Records from a dataset
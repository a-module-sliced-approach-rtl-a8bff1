// tb_local_memory: self-checking test of the node's local memory.
// Random reads and writes against a reference array in the bench; checks the
// one-cycle read latency and that rdata holds between reads.
module tb_local_memory;
  import rftsap_pkg::*;

  localparam int unsigned DEPTH = 256;

  logic                     clk = 1'b0;
  logic                     en = 1'b0, we = 1'b0;
  logic [$clog2(DEPTH)-1:0] addr = '0;
  logic [DATA_W-1:0]        wdata = '0;
  logic [DATA_W-1:0]        rdata;
  logic [DATA_W-1:0]        ref_mem [DEPTH];
  logic [DATA_W-1:0]        ref_rdata;
  int                       checks = 0, failures = 0;
  logic                     have_read = 1'b0;

  local_memory #(.DEPTH(DEPTH)) dut (.clk, .en, .we, .addr, .wdata, .rdata);

  always #5 clk = ~clk;

  initial begin : watchdog
    repeat (20000) @(posedge clk);
    failures++;
    $display("TB_RESULT checks=%0d failures=%0d", checks, failures);
    $finish;
  end

  initial begin
    // fill every word first
    for (int a = 0; a < DEPTH; a++) begin
      @(negedge clk);
      en = 1'b1; we = 1'b1; addr = a[$clog2(DEPTH)-1:0]; wdata = DATA_W'($urandom);
      ref_mem[a] = wdata;
    end
    @(negedge clk); en = 1'b0; we = 1'b0;
    for (int c = 0; c < 4000; c++) begin
      @(negedge clk);
      en    = $urandom_range(0, 3) != 0;
      we    = $urandom_range(0, 2) == 0;
      addr  = $clog2(DEPTH)'($urandom);
      wdata = DATA_W'($urandom);
      @(posedge clk);
      if (en && we) ref_mem[addr] = wdata;
      else if (en) begin ref_rdata = ref_mem[addr]; have_read = 1'b1; end
      #1;
      if (have_read) begin
        checks++;
        if (rdata !== ref_rdata) begin
          failures++;
          $display("FAIL cycle %0d addr %0d: rdata=%h expected %h", c, addr, rdata, ref_rdata);
        end
      end
    end
    $display("TB_RESULT checks=%0d failures=%0d", checks, failures);
    $finish;
  end
endmodule
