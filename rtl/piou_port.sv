// piou_port: one of the four I/O ports (U, R, L or D) of a programmable I/O
// unit.
//
// The port sits between the PE's data/control bus and one inter-node link.
// It holds a one-entry transmit buffer and a one-entry receive buffer.
//   PE side : en selects the port; with wr the word wdata (kind wkind) is
//             placed in the transmit buffer if tx_ready; with rd the received
//             word (rdata/rkind, valid while rx_ready) is taken and the buffer
//             freed. The source figure shows one Ready line per port; here it
//             is split into rx_ready and tx_ready.
//   Link side: tx_msg is the buffered outgoing message; it is handed over on
//             a clock edge where tx_msg.valid is high and tx_full is low.
//             rx_msg is accepted on an edge where rx_msg.valid is high and
//             rx_full is low. rx_full and tx_msg come straight from flops.
// Timing: a word written at edge N is on the link after N and in the
// neighbour's receive buffer at edge N+1 if that buffer is free.
//
// In remote.control (sr = SR_REMOTE, the node's PE is faulty) the PE side is
// ignored, the transmit buffer is emptied, and the port never reports full:
// every incoming message is consumed, and a CONFIG message raises cfg_wr for
// one cycle with its low six bits on cfg_data, so that a neighbour can load
// the reconfiguration register. Remote configuration by message is this
// design's reading of "controlled by one of its neighboring nodes"; buffer
// depth and handshake are also this design's choices.
module piou_port
  import rftsap_pkg::*;
(
  input  logic              clk,
  input  logic              rst_n,
  input  sr_state_e         sr,
  // PE side
  input  logic              en,
  input  logic              rd,
  input  logic              wr,
  input  msg_kind_e         wkind,
  input  logic [DATA_W-1:0] wdata,
  output logic [DATA_W-1:0] rdata,
  output msg_kind_e         rkind,
  output logic              rx_ready,
  output logic              tx_ready,
  // link side
  output link_msg_t         tx_msg,
  input  logic              tx_full,
  input  link_msg_t         rx_msg,
  output logic              rx_full,
  // remote configuration
  output logic              cfg_wr,
  output logic [NSW-1:0]    cfg_data
);

  link_msg_t tx_q, rx_q;
  logic      local_ctl;

  assign local_ctl = (sr == SR_LOCAL);

  assign tx_msg   = tx_q;
  assign tx_ready = local_ctl && !tx_q.valid;
  assign rx_ready = local_ctl && rx_q.valid;
  assign rx_full  = local_ctl && rx_q.valid;
  assign rdata    = rx_q.data;
  assign rkind    = rx_q.kind;

  assign cfg_wr   = !local_ctl && rx_msg.valid && (rx_msg.kind == MSG_CONFIG);
  assign cfg_data = rx_msg.data[NSW-1:0];

  always_ff @(posedge clk or negedge rst_n) begin
    if (!rst_n) begin
      tx_q <= '0;
    end else if (!local_ctl) begin
      tx_q.valid <= 1'b0;
    end else if (tx_q.valid) begin
      if (!tx_full) tx_q.valid <= 1'b0;
    end else if (en && wr) begin
      tx_q <= '{valid: 1'b1, kind: wkind, data: wdata};
    end
  end

  always_ff @(posedge clk or negedge rst_n) begin
    if (!rst_n) begin
      rx_q <= '0;
    end else if (!local_ctl) begin
      rx_q.valid <= 1'b0;
    end else if (rx_q.valid) begin
      if (en && rd) rx_q.valid <= 1'b0;
    end else if (rx_msg.valid) begin
      rx_q <= rx_msg;
    end
  end

endmodule
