// tb_piou_port: self-checking test of one PIOU I/O port.
// Local phase: the PE side writes random words whenever tx_ready and reads
// whenever rx_ready; the link side offers random messages and shows random
// back-pressure. Scoreboards (queues) check that every word the PE wrote
// leaves on the link once and in order, and every message accepted from the
// link reaches the PE once and in order. The one-edge write-to-link latency
// is checked. Remote phase: with SR remote, the port must never show full,
// refuse PE writes, and raise cfg_wr exactly for CONFIG messages.
module tb_piou_port;
  import rftsap_pkg::*;

  logic              clk = 1'b0;
  logic              rst_n = 1'b0;
  sr_state_e         sr = SR_LOCAL;
  logic              en = 1'b0, rd = 1'b0, wr = 1'b0;
  msg_kind_e         wkind = MSG_DATA;
  logic [DATA_W-1:0] wdata = '0;
  logic [DATA_W-1:0] rdata;
  msg_kind_e         rkind;
  logic              rx_ready, tx_ready;
  link_msg_t         tx_msg;
  logic              tx_full = 1'b0;
  link_msg_t         rx_msg = '0;
  logic              rx_full;
  logic              cfg_wr;
  logic [NSW-1:0]    cfg_data;

  int checks = 0, failures = 0;
  int n_tx = 0, n_rx = 0, n_cfg = 0;
  logic [DATA_W+1:0] txq [$];
  logic [DATA_W+1:0] rxq [$];

  piou_port dut (.*);

  always #5 clk = ~clk;

  initial begin : watchdog
    repeat (20000) @(posedge clk);
    failures++;
    $display("TB_RESULT checks=%0d failures=%0d", checks, failures);
    $finish;
  end

  task automatic fail(string m);
    failures++;
    $display("FAIL @%0t: %s", $time, m);
  endtask

  initial begin
    repeat (2) @(posedge clk);
    rst_n = 1'b1;
    // ---- local.control phase ----
    for (int c = 0; c < 3000; c++) begin
      logic do_wr, do_rd, acc_tx, acc_rx, was_ready;
      @(negedge clk);
      en      = 1'b1;
      do_wr   = tx_ready && $urandom_range(0, 1);
      do_rd   = rx_ready && $urandom_range(0, 1);
      wr      = do_wr;
      rd      = do_rd;
      wkind   = msg_kind_e'($urandom_range(0, 2));
      wdata   = DATA_W'($urandom);
      tx_full = ($urandom_range(0, 2) == 0);
      if (!rx_msg.valid || !rx_full)
        rx_msg = '{valid: ($urandom_range(0, 1) == 1), kind: msg_kind_e'($urandom_range(0, 2)),
                   data: DATA_W'($urandom)};
      #1;
      // rx side: a PE read returns the oldest accepted message
      if (do_rd) begin
        checks++;
        if (rxq.size() == 0) fail("read with nothing accepted");
        else begin
          automatic logic [DATA_W+1:0] e = rxq.pop_front();
          if ({rkind, rdata} !== e) fail($sformatf("rx data %h expected %h", {rkind, rdata}, e));
        end
      end
      acc_tx = tx_msg.valid && !tx_full;
      acc_rx = rx_msg.valid && !rx_full;
      was_ready = tx_ready;
      if (do_wr) txq.push_back({wkind, wdata});
      @(posedge clk);
      if (acc_tx) begin
        checks++; n_tx++;
        if (txq.size() == 0) fail("link took a word never written");
        else begin
          automatic logic [DATA_W+1:0] e = txq.pop_front();
          if ({tx_msg.kind, tx_msg.data} !== e) fail("tx data mismatch");
        end
      end
      if (acc_rx) begin
        rxq.push_back({rx_msg.kind, rx_msg.data});
        n_rx++;
      end
      #1;
      // latency: a word written at this edge is on the link right after it
      if (do_wr) begin
        checks++;
        if (!tx_msg.valid || tx_msg.data !== wdata) fail("write not on link after one edge");
      end
      checks++;
      if (cfg_wr) fail("cfg_wr in local.control");
    end
    // ---- remote.control phase ----
    @(negedge clk);
    sr = SR_REMOTE; rd = 1'b0; wr = 1'b0; en = 1'b0; rx_msg = '0;
    @(posedge clk); #1;
    checks++;
    if (tx_msg.valid || rx_ready || tx_ready) fail("remote: buffers not cleared");
    for (int c = 0; c < 500; c++) begin
      @(negedge clk);
      en = 1'b1; wr = $urandom_range(0, 1); rd = $urandom_range(0, 1);
      rx_msg = '{valid: ($urandom_range(0, 1) == 1), kind: msg_kind_e'($urandom_range(0, 2)),
                 data: DATA_W'($urandom)};
      #1;
      checks++;
      if (rx_full) fail("remote: port shows full");
      checks++;
      if (cfg_wr !== (rx_msg.valid && rx_msg.kind == MSG_CONFIG)) fail("remote: cfg_wr wrong");
      if (cfg_wr) begin
        n_cfg++;
        checks++;
        if (cfg_data !== rx_msg.data[NSW-1:0]) fail("remote: cfg_data wrong");
      end
      @(posedge clk); #1;
      checks++;
      if (tx_msg.valid || tx_ready || rx_ready) fail("remote: PE side active");
    end
    checks++;
    if (n_tx < 100 || n_rx < 100 || n_cfg < 20) fail($sformatf("coverage tx=%0d rx=%0d cfg=%0d", n_tx, n_rx, n_cfg));
    $display("tx %0d rx %0d cfg %0d", n_tx, n_rx, n_cfg);
    $display("TB_RESULT checks=%0d failures=%0d", checks, failures);
    $finish;
  end
endmodule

◆ **ASSIGNED TASK**:
Copy exactly the lines that run from the first line of the data to the line containing "(kind wkind) is", please, with both ends included and nothing else.

◆ **TASK OUTPUT**:
repository a-module-sliced-approach-rtl-a8bff1
// tb_local_memory: self-checking test of the node's local memory.
// Random reads and writes against a reference array in the bench; checks the
// one-cycle read latency and that rdata holds between reads.
module tb_local_memory;
  import rftsap_pkg::*;

  localparam int unsigned DEPTH = 256;

  logic                     clk = 1'b0;
  logic                     en = 1'b0, we = 1'b0;
  logic [$clog2(DEPTH)-1:0] addr = '0;
  logic [DATA_W-1:0]        wdata = '0;
  logic [DATA_W-1:0]        rdata;
  logic [DATA_W-1:0]        ref_mem [DEPTH];
  logic [DATA_W-1:0]        ref_rdata;
  int                       checks = 0, failures = 0;
  logic                     have_read = 1'b0;

  local_memory #(.DEPTH(DEPTH)) dut (.clk, .en, .we, .addr, .wdata, .rdata);

  always #5 clk = ~clk;

  initial begin : watchdog
    repeat (20000) @(posedge clk);
    failures++;
    $display("TB_RESULT checks=%0d failures=%0d", checks, failures);
    $finish;
  end

  initial begin
    // fill every word first
    for (int a = 0; a < DEPTH; a++) begin
      @(negedge clk);
      en = 1'b1; we = 1'b1; addr = a[$clog2(DEPTH)-1:0]; wdata = DATA_W'($urandom);
      ref_mem[a] = wdata;
    end
    @(negedge clk); en = 1'b0; we = 1'b0;
    for (int c = 0; c < 4000; c++) begin
      @(negedge clk);
      en    = $urandom_range(0, 3) != 0;
      we    = $urandom_range(0, 2) == 0;
      addr  = $clog2(DEPTH)'($urandom);
      wdata = DATA_W'($urandom);
      @(posedge clk);
      if (en && we) ref_mem[addr] = wdata;
      else if (en) begin ref_rdata = ref_mem[addr]; have_read = 1'b1; end
      #1;
      if (have_read) begin
        checks++;
        if (rdata !== ref_rdata) begin
          failures++;
          $display("FAIL cycle %0d addr %0d: rdata=%h expected %h", c, addr, rdata, ref_rdata);
        end
      end
    end
    $display("TB_RESULT checks=%0d failures=%0d", checks, failures);
    $finish;
  end
endmodule
filename rtl/piou_port.sv
// piou_port: one of the four I/O ports (U, R, L or D) of a programmable I/O
// unit.
//
// The port sits between the PE's data/control bus and one inter-node link.
// It holds a one-entry transmit buffer and a one-entry receive buffer.
//   PE side : en selects the port; with wr the word wdata (kind wkind) is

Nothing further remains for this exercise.